Research output: Contribution to journalArticle

3 Citations (Scopus)

Abstract

Objective. To investigate the incidence, type and etiology of perioperative metabolic disturbances associated with major abdominal surgery. We hypothesized that metabolic alkalemia is more frequent than metabolic acidemia. Methods. This was a prospective, observational study, performed in a university- affiliated hospital. 98 consecutive patients undergoing major abdominal surgery were included in the study. Patientswere observed by serial vital signs and laboratory measurements during the preoperative, intraoperative, PACU and the first three postoperative day periods. Central venous pressure, systolic pressure variation, fluid input, urine output, temperature, electrolytes, and acid-base variables were recorded. The primary endpoint of the study was the incidence of metabolic alkalemia or acidemia. Metabolic alkalemia was defined as pH >7.45 and BE >+3. Metabolic acidemia was defined as pH <7.35 and BE <-3. Continuous variables were described as mean±standard deviation.
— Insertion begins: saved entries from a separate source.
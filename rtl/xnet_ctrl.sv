// xnet_ctrl: phase sequencer of the x-net multiplier.
//
// One multiplication runs through three phases, each a fixed number of
// transfers on the shared bus:
//   LOAD    : ceil(n/ALPHA) words of a(x), shifted into the LFSR,
//   COMPUTE : ceil(n/BETA)  words of b(x); each word is accumulated into all
//             lanes and the LFSR rotates by BETA,
//   READ    : ceil(n/GAMMA) words of r(x) leave through the read-out port,
// so the bus-limited latency is ceil(n/ALPHA)+ceil(n/BETA)+ceil(n/GAMMA)
// transfers. The phases and their lengths follow the architecture; the
// handshakes are this design's choice. The input side is a valid/ready
// stream: a word is taken in a cycle with in_valid and in_ready; a missing
// in_valid stalls the phase. The output side has a one-word register stage
// (the reduction register) with valid/ready; out_ready low stalls the
// accumulator shift. The ring is captured at start and held for the whole
// operation.
//
// Interface: start is accepted only while idle (busy low). done pulses for
// one cycle after the last result word has been taken. b_lane_ok[k] is low
// for large-coefficient lanes of the last compute word beyond n-1, and
// a_lane_ok[l] likewise for padding lanes of the first load word.
module xnet_ctrl
  import xnet_pkg::*;
#(
  parameter int unsigned ALPHA = 4,
  parameter int unsigned BETA  = 1,
  parameter int unsigned GAMMA = 1
) (
  input  logic            clk,
  input  logic            rst_n,
  input  logic            start,
  input  ring_e           ring_in,
  output ring_e           ring,
  output logic            busy,
  output logic            done,
  input  logic            in_valid,
  output logic            in_ready,
  output logic            out_valid,
  input  logic            out_ready,
  output logic            lfsr_load,
  output logic            lfsr_rot,
  output logic            mac_add,
  output logic            mac_clr,
  output logic            mac_shift,
  output logic            ro_en,
  output logic [ALPHA-1:0] a_lane_ok,
  output logic [BETA-1:0]  b_lane_ok
);

  typedef enum logic [1:0] {S_IDLE, S_LOAD, S_COMPUTE, S_READ} state_e;

  state_e      state;
  logic [10:0] cnt;
  logic [10:0] n_words;
  logic [10:0] n;
  logic        advance;
  logic        last;

  always_comb begin
    n = 11'(ring_n(int'(ring)));
    case (state)
      S_LOAD:    n_words = 11'(ceil_div(ring_n(int'(ring)), ALPHA));
      S_COMPUTE: n_words = 11'(ceil_div(ring_n(int'(ring)), BETA));
      default:   n_words = 11'(ceil_div(ring_n(int'(ring)), GAMMA));
    endcase
    last    = (cnt == n_words - 1'b1);
    advance = !out_valid || out_ready;
  end

  assign busy      = (state != S_IDLE);
  assign in_ready  = (state == S_LOAD) || (state == S_COMPUTE);
  assign lfsr_load = (state == S_LOAD) && in_valid;
  assign lfsr_rot  = (state == S_COMPUTE) && in_valid;
  assign mac_add   = lfsr_rot;
  assign mac_clr   = lfsr_rot && (cnt == '0);
  assign mac_shift = (state == S_READ) && advance && (cnt < n_words);
  assign ro_en     = mac_shift;

  always_comb
    for (int l = 0; l < ALPHA; l++)
      a_lane_ok[l] = ((32'(n_words) - 1 - 32'(cnt)) * ALPHA + l) < 32'(n);

  always_comb
    for (int k = 0; k < BETA; k++)
      b_lane_ok[k] = (32'(cnt) * BETA + k) < 32'(n);

  always_ff @(posedge clk or negedge rst_n) begin
    if (!rst_n) begin
      state     <= S_IDLE;
      cnt       <= '0;
      ring      <= RING_KYBER;
      out_valid <= 1'b0;
      done      <= 1'b0;
    end else begin
      done <= 1'b0;
      case (state)
        S_IDLE: if (start) begin
          ring  <= ring_in;
          cnt   <= '0;
          state <= S_LOAD;
        end
        S_LOAD, S_COMPUTE: if (in_valid) begin
          if (last) begin
            cnt   <= '0;
            state <= (state == S_LOAD) ? S_COMPUTE : S_READ;
          end else begin
            cnt <= cnt + 1'b1;
          end
        end
        S_READ: if (advance) begin
          if (cnt < n_words) begin
            out_valid <= 1'b1;
            cnt       <= cnt + 1'b1;
          end else begin
            out_valid <= 1'b0;
            done      <= 1'b1;
            state     <= S_IDLE;
          end
        end
        default: state <= S_IDLE;
      endcase
    end
  end

  // A result word must stay offered until it is taken.
  property p_out_hold;
    @(posedge clk) disable iff (!rst_n) out_valid && !out_ready |=> out_valid;
  endproperty
  a_out_hold: assert property (p_out_hold);

  // The ring cannot change in the middle of an operation.
  property p_ring_stable;
    @(posedge clk) disable iff (!rst_n) busy && $past(busy) |-> ring == $past(ring);
  endproperty
  a_ring_stable: assert property (p_ring_stable);

endmodule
Distributions of continuous variables was assessed for normalty using the Kolmogorov-Smirnov test (cut off at P = 0.01). The frequency of metabolic acidemia or alkalemia was compared across time points using Cochran's Q test and between time points using the binomial distribution. Results. Metabolic acidemia occurred only intraoperatively and in the PACU. Subjects with metabolic acidemia were older, (74±9 yr. vs. 66±12, P = 0.01). Intraoperative body temperature was inversely associated with PACU lactate (P = 0.035). Blood loss >500 mL was more frequent in acidemic patients (42% vs. 19%, P = 0.033). More patients with hyperphosphatemia had acidemia than subjects without hyperphosphatemia (39% vs. 17%, P = 0.019). Metabolic alkalemia occurred more frequently than metabolic acidemia (49% vs. 23%, P<0.0001) and was correlated with hypochloremia. The incidence of metabolic alkalemia decreased from baseline to intraoperative and PACU periods (13% vs. 3%, P = 0.003) and increased from the PACU to the three postoperative days (3% vs. 45%, P = 0.007). Conclusions. Metabolic alkalemia occurred more frequently than metabolic acidemia and occurred mainly preoperatively and postoperatively, while acidemia occurred mainly during surgery and in the PACU.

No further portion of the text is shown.